C’est ce Paul qui connaît si bien la souffrance parce qu’il la vit au quotidien, ce Paul qui place sa vie douloureuse telle qu’elle est, dans la perspective extraordinaire de l’amour de Dieu et de la victoire de la vie sur toutes les forces mortifères.

Nous, nous ne cherchons pas ce qu’on peut voir, nous cherchons les choses qu’on ne voit pas. En effet, ce qu’on peut voir ne dure pas longtemps, mais les choses qu’on ne voit pas durent toujours.

Avec ce témoignage de Paul, on ne peut que penser aux vies d’hommes et de femmes, de frères et de sœurs, de tas de gens que nous connaissons, qui traversent des choses incroyablement difficiles, qui luttent aux long des jours et des années au – delà de toutes limites imaginables. Et qui en dépit de tout ce qu’ils traversent et qui aurait pu les engloutir 100 fois complètement, tiennent encore debout, et ont encore de l’espace en eux pour se préoccuper des autres.
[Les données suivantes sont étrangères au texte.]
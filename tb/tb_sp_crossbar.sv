// tb_sp_crossbar: self-checking test of the phit crossbar and its link
// transmit registers.
//
// Random phits are offered on every input and random (send, sel) pairs on
// every output. One edge later each output must show the selected input's
// phit with valid set, or an idle phit when it did not send.
`timescale 1ns/1ps
module tb_sp_crossbar;
  import sp_pkg::*;

  localparam int unsigned N = NPORTS;

  logic clk = 1'b0, rst_n = 1'b0;
  phit_t in [N];
  logic [N-1:0] send;
  logic [$clog2(N)-1:0] sel [N];
  phit_t out [N];

  int checks = 0, failures = 0;

  sp_crossbar #(.N(N)) dut (.clk(clk), .rst_n(rst_n), .in(in), .send(send), .sel(sel), .out(out));

  always #5 clk = ~clk;

  initial begin
    #100000;
    failures++;
    $display("TB_RESULT checks=%0d failures=%0d", checks, failures);
    $finish;
  end

  task automatic check(input bit ok, input string what);
    checks++;
    if (!ok) begin
      failures++;
      $display("FAIL: %s", what);
    end
  endtask

  phit_t exp [N];

  initial begin
    send = '0;
    for (int i = 0; i < int'(N); i++) begin in[i] = PHIT_IDLE; sel[i] = '0; end
    repeat (2) @(posedge clk);
    @(negedge clk);
    for (int o = 0; o < int'(N); o++) check(out[o] == PHIT_IDLE, "idle after reset");
    rst_n = 1'b1;
    for (int cyc = 0; cyc < 3000; cyc++) begin
      for (int i = 0; i < int'(N); i++) begin
        in[i].valid = 1'($urandom);
        in[i].head  = 1'($urandom);
        in[i].tail  = 1'($urandom);
        in[i].data  = 16'($urandom);
      end
      for (int o = 0; o < int'(N); o++) begin
        send[o] = 1'($urandom);
        sel[o]  = 3'($urandom_range(0, N - 1));
        if (send[o]) begin
          exp[o] = in[sel[o]];
          exp[o].valid = 1'b1;
        end else begin
          exp[o] = PHIT_IDLE;
        end
      end
      @(negedge clk);
      for (int o = 0; o < int'(N); o++)
        check(out[o] == exp[o], $sformatf("output %0d", o));
    end
    $display("TB_RESULT checks=%0d failures=%0d", checks, failures);
    $finish;
  end
endmodule
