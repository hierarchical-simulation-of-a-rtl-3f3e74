// sp_input_port: one input port of the superpipelined switch.
//
// Phits are processed one at a time as they arrive instead of waiting for a
// whole flit to be assembled, which is what lets the switch start arbitration
// early. The "synchronize and move to core" part of the pipeline is two
// register stages: a receive register that samples the link, then a write
// into the phit buffer. The phit at the front of the buffer is offered to the
// crossbar; when it is a head phit its route is worked out (dimension-order
// x-then-y) and a one-hot request goes to the output port it needs. The
// request is derived from the buffer front alone, so it stays up until the
// head phit leaves and needs no state of its own.
//
// Flow control is by flit credits. The upstream sender starts a flit only when
// it holds a credit, i.e. a free flit slot in this buffer; when the last phit of
// a flit leaves the buffer this port returns one credit (a one-cycle pulse,
// registered) to the sender.
//
// `empty` tells that the port holds no phit at all, which lets a system
// model skip network cycles while nothing is in flight.
//
// Timing: a phit on link_in at edge t is in the receive register after t and
// at the buffer front after t+1 (when the buffer was empty); req is valid in
// the cycle after t+1.
//
// From the switch description: 16-bit phits, four per flit, phit-level
// processing, synchronization and move as the first pipeline step. This
// design's own choices: credit flow control, buffer depth BUF_FLITS, the split
// into exactly two register stages, and XY routing.
module sp_input_port
  import sp_pkg::*;
#(
  parameter int unsigned          BUF_FLITS = 4,
  parameter logic [COORD_W-1:0]   MY_X      = '0,
  parameter logic [COORD_W-1:0]   MY_Y      = '0
) (
  input  logic              clk,
  input  logic              rst_n,
  input  phit_t             link_in,    // phit from the upstream link
  output logic              credit_out, // one flit slot freed, to upstream
  output phit_t             front,      // buffer front (valid = not empty)
  output logic [NPORTS-1:0] req,        // one-hot output request for a head phit
  input  logic              pop,        // front phit taken by the crossbar
  output logic              empty       // no phit in the receive register or buffer
);

  localparam int unsigned DEPTH = BUF_FLITS * PHITS_PER_FLIT;
  localparam int unsigned AW    = $clog2(DEPTH);

  typedef struct packed {
    logic              head;
    logic              tail;
    logic [PHIT_W-1:0] data;
  } entry_t;

  phit_t  rx_q;
  entry_t mem [DEPTH];
  logic [AW-1:0] wr_ptr, rd_ptr;
  logic [AW:0]   count;
  logic [$clog2(PHITS_PER_FLIT)-1:0] pop_phase;
  logic wr_en, rd_en;

  // Stage 1: receive register.
  always_ff @(posedge clk or negedge rst_n) begin
    if (!rst_n) rx_q <= PHIT_IDLE;
    else        rx_q <= link_in;
  end

  // Stage 2: phit buffer.
  assign wr_en = rx_q.valid;
  assign rd_en = pop && (count != 0);

  always_ff @(posedge clk) begin
    if (wr_en) mem[wr_ptr] <= '{head: rx_q.head, tail: rx_q.tail, data: rx_q.data};
  end

  always_ff @(posedge clk or negedge rst_n) begin
    if (!rst_n) begin
      wr_ptr     <= '0;
      rd_ptr     <= '0;
      count      <= '0;
      pop_phase  <= '0;
      credit_out <= 1'b0;
    end else begin
      if (wr_en) wr_ptr <= (wr_ptr == AW'(DEPTH-1)) ? '0 : wr_ptr + 1'b1;
      if (rd_en) begin
        rd_ptr    <= (rd_ptr == AW'(DEPTH-1)) ? '0 : rd_ptr + 1'b1;
        pop_phase <= pop_phase + 1'b1;
      end
      count      <= count + (AW+1)'(wr_en) - (AW+1)'(rd_en);
      credit_out <= rd_en && (pop_phase == $bits(pop_phase)'(PHITS_PER_FLIT-1));
    end
  end

  always_comb begin
    entry_t e;
    e           = mem[rd_ptr];
    front.valid = (count != 0);
    front.head  = e.head;
    front.tail  = e.tail;
    front.data  = e.data;
  end

  assign empty = !rx_q.valid && (count == 0);

  // Route computation for the head phit at the front.
  always_comb begin
    req = '0;
    if (front.valid && front.head)
      req[route_xy(MY_X, MY_Y, hdr_t'(front.data))] = 1'b1;
  end

  // The upstream sender may never write more phits than the credits allow.
  assert property (@(posedge clk) disable iff (!rst_n) wr_en |-> (count != (AW+1)'(DEPTH) || rd_en))
    else $error("sp_input_port: phit buffer overflow");
  // Packets are whole flits: a tail leaves as the fourth phit of a flit.
  assert property (@(posedge clk) disable iff (!rst_n)
                   rd_en && front.tail |-> pop_phase == $bits(pop_phase)'(PHITS_PER_FLIT-1))
    else $error("sp_input_port: tail phit not on a flit boundary");

endmodule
Et encore la force d’aimer, et encore l’audace d’espérer.

Certainement que ces hommes et ces femmes-là, comme Paul, cherchent et vivent des choses qu’on ne peut voir et qui sont infiniment plus grandes que ce que nous voyons…
Des choses qui ne peuvent se voir peut-être que les yeux fermés, en serrant la main de quelqu’un qu’on aime, parfois des heures durant sans un mot peut-être intensément.

Des choses qui ne se voient pas mais qui mettent pourtant de la lumière dans les yeux et du feu dans le cœur de ceux qui expérimentent que la simple présence de quelqu’un, d’un enfant par exemple, peut changer la face d’une journée et peut-être de toute une vie…
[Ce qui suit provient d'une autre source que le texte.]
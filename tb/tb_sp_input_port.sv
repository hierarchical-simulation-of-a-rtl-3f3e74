// tb_sp_input_port: self-checking test of one switch input port.
//
// A credit-respecting sender pushes random packets (1 to 3 flits, random idle
// gaps) into the port while a random consumer pops the buffer front. A queue
// model checks every popped phit and its framing, the one-hot route request
// of every head phit against an independent XY routing rule, one credit per
// drained flit, the empty flag, and the two-cycle receive-to-front latency on an empty port.
`timescale 1ns/1ps
module tb_sp_input_port;
  import sp_pkg::*;

  localparam int unsigned BUF_FLITS = 4;
  localparam logic [COORD_W-1:0] MX = 4'd1, MY = 4'd2;

  logic clk = 1'b0, rst_n = 1'b0;
  phit_t link_in;
  logic credit_out, pop, empty;
  phit_t front;
  logic [NPORTS-1:0] req;

  int checks = 0, failures = 0;

  sp_input_port #(.BUF_FLITS(BUF_FLITS), .MY_X(MX), .MY_Y(MY)) dut (
    .clk(clk), .rst_n(rst_n), .link_in(link_in), .credit_out(credit_out),
    .front(front), .req(req), .pop(pop), .empty(empty));

  always #5 clk = ~clk;

  initial begin
    #200000;
    failures++;
    $display("TB_RESULT checks=%0d failures=%0d", checks, failures);
    $finish;
  end

  task automatic check(input bit ok, input string what);
    checks++;
    if (!ok) begin
      failures++;
      $display("FAIL: %s", what);
    end
  endtask

  function automatic int exp_port(input logic [PHIT_W-1:0] d);
    int dx, dy;
    dx = int'(d[3:0]);
    dy = int'(d[7:4]);
    if (dx > int'(MX)) return 2;
    if (dx < int'(MX)) return 4;
    if (dy > int'(MY)) return 3;
    if (dy < int'(MY)) return 1;
    return 0;
  endfunction

  phit_t exp_q[$];
  int credits = BUF_FLITS;
  int credits_seen = 0, flits_popped = 0, popped_phits = 0;
  int sent_flits = 0;

  // Pending packet being sent.
  phit_t pkt[$];

  task automatic make_packet();
    int nflits;
    logic [PHIT_W-1:0] hd;
    nflits = 1 + int'($urandom_range(0, 2));
    hd = {8'($urandom), 4'($urandom_range(0, 3)), 4'($urandom_range(0, 3))};
    for (int k = 0; k < nflits * PHITS_PER_FLIT; k++) begin
      phit_t p;
      p.valid = 1'b1;
      p.head  = (k == 0);
      p.tail  = (k == nflits * PHITS_PER_FLIT - 1);
      p.data  = (k == 0) ? hd : 16'($urandom);
      pkt.push_back(p);
    end
  endtask

  bit link_in_prev = 0;  // a phit was driven in the previous cycle
  int phase_out = 0;  // phit index within the flit being sent
  int gap;

  initial begin
    link_in = PHIT_IDLE;
    pop     = 1'b0;
    repeat (3) @(posedge clk);
    @(negedge clk) rst_n = 1'b1;

    // Latency on an empty port: phit driven before edge t, front after t+1.
    @(negedge clk);
    link_in = '{valid: 1'b1, head: 1'b1, tail: 1'b0, data: 16'h0033};
    @(posedge clk); #1 link_in = PHIT_IDLE;
    check(front.valid == 1'b0, "front must not be valid one edge after arrival");
    @(posedge clk); #1;
    check(front.valid == 1'b1 && front.head && front.data == 16'h0033,
          "front valid two edges after arrival");
    check(req == NPORTS'(1) << exp_port(16'h0033), "route of latency probe");
    // Finish that flit (3 more phits) and drain it.
    for (int k = 1; k < 4; k++) begin
      @(negedge clk);
      link_in = '{valid: 1'b1, head: 1'b0, tail: (k == 3), data: 16'(k)};
    end
    @(negedge clk) link_in = PHIT_IDLE;
    repeat (2) @(negedge clk);
    for (int k = 0; k < 4; k++) begin
      check(front.valid, "probe flit present");
      pop = 1'b1;
      @(negedge clk);
    end
    pop = 1'b0;
    check(credit_out == 1'b1, "credit pulse the edge after the fourth pop");
    @(negedge clk);
    check(credit_out == 1'b0, "credit pulse lasts one cycle");
    check(!front.valid, "port empty after probe");

    // Random traffic.
    for (int cyc = 0; cyc < 6000; cyc++) begin
      // Check the front and the request, then decide on pop.
      if (front.valid) begin
        check(exp_q.size() > 0, "front valid with model empty");
        if (exp_q.size() > 0) begin
          check(front.head == exp_q[0].head && front.tail == exp_q[0].tail &&
                front.data == exp_q[0].data, "front phit matches model");
          if (front.head)
            check(req == NPORTS'(1) << exp_port(front.data), "head request one-hot route");
          else
            check(req == '0, "no request for non-head phit");
        end
      end else begin
        check(req == '0, "no request when empty");
      end
      // Empty exactly when the model holds nothing and nothing was just sent.
      check(empty == (exp_q.size() == 0 && !link_in_prev), "empty flag");
      pop = front.valid && ($urandom_range(0, 3) != 0);
      if (pop) begin
        void'(exp_q.pop_front());
        popped_phits++;
        if (popped_phits % 4 == 0) flits_popped++;
      end
      // Credit returned at the previous edge.
      if (credit_out) begin
        credits++;
        credits_seen++;
      end
      // Sender.
      link_in = PHIT_IDLE;
      if (pkt.size() == 0 && $urandom_range(0, 3) == 0) make_packet();
      if (pkt.size() > 0 && $urandom_range(0, 4) != 0) begin
        if (phase_out != 0 || credits > 0) begin
          if (phase_out == 0) begin
            credits--;
            sent_flits++;
          end
          link_in = pkt.pop_front();
          exp_q.push_back(link_in);
          phase_out = (phase_out + 1) % 4;
        end
      end
      link_in_prev = link_in.valid;
      @(negedge clk);
    end
    pop = 1'b0;
    link_in = PHIT_IDLE;
    repeat (4) @(negedge clk);
    check(sent_flits > 100, "enough traffic");
    check(empty == (exp_q.size() == 0), "empty flag at end");
    check(credits_seen == flits_popped || credits_seen == flits_popped - 1,
          $sformatf("credits %0d vs flits drained %0d", credits_seen, flits_popped));
    $display("TB_RESULT checks=%0d failures=%0d", checks, failures);
    $finish;
  end
endmodule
Ces hommes, ces femmes, ces frères et sœurs, tout proches de nous, sans le savoir peut-être, sont pour nous des épîtres vivantes, des lettres ouvertes adressées à nos vies, qui remettent les choses en perspective…

Où ils sont ? Qui ils sont ? Qu’est-ce qu’ils font ? Pas de doute. Ils sont tout proche de la source, ils la reflètent sur leur visage, elle coule et transparaît dans leurs attitudes et rafraîchit ceux qui croisent leur route.

Si vous entendez cela un jour, en vous mettant à l’écoute de l’Évangile et de la Parole de Dieu.

Si vous réalisez cela un jour en regardant vivre un proche, un ami, un frère, une sœur… alors fermez les yeux et bénissez… Dieu qui vous a créé avec des oreilles pour entendre, des yeux pour voir et un cœur pour aimer, et qui a eu raison de la faire, parce qu’en cet instant vous entendez, vous voyez et vous aimez. Amen.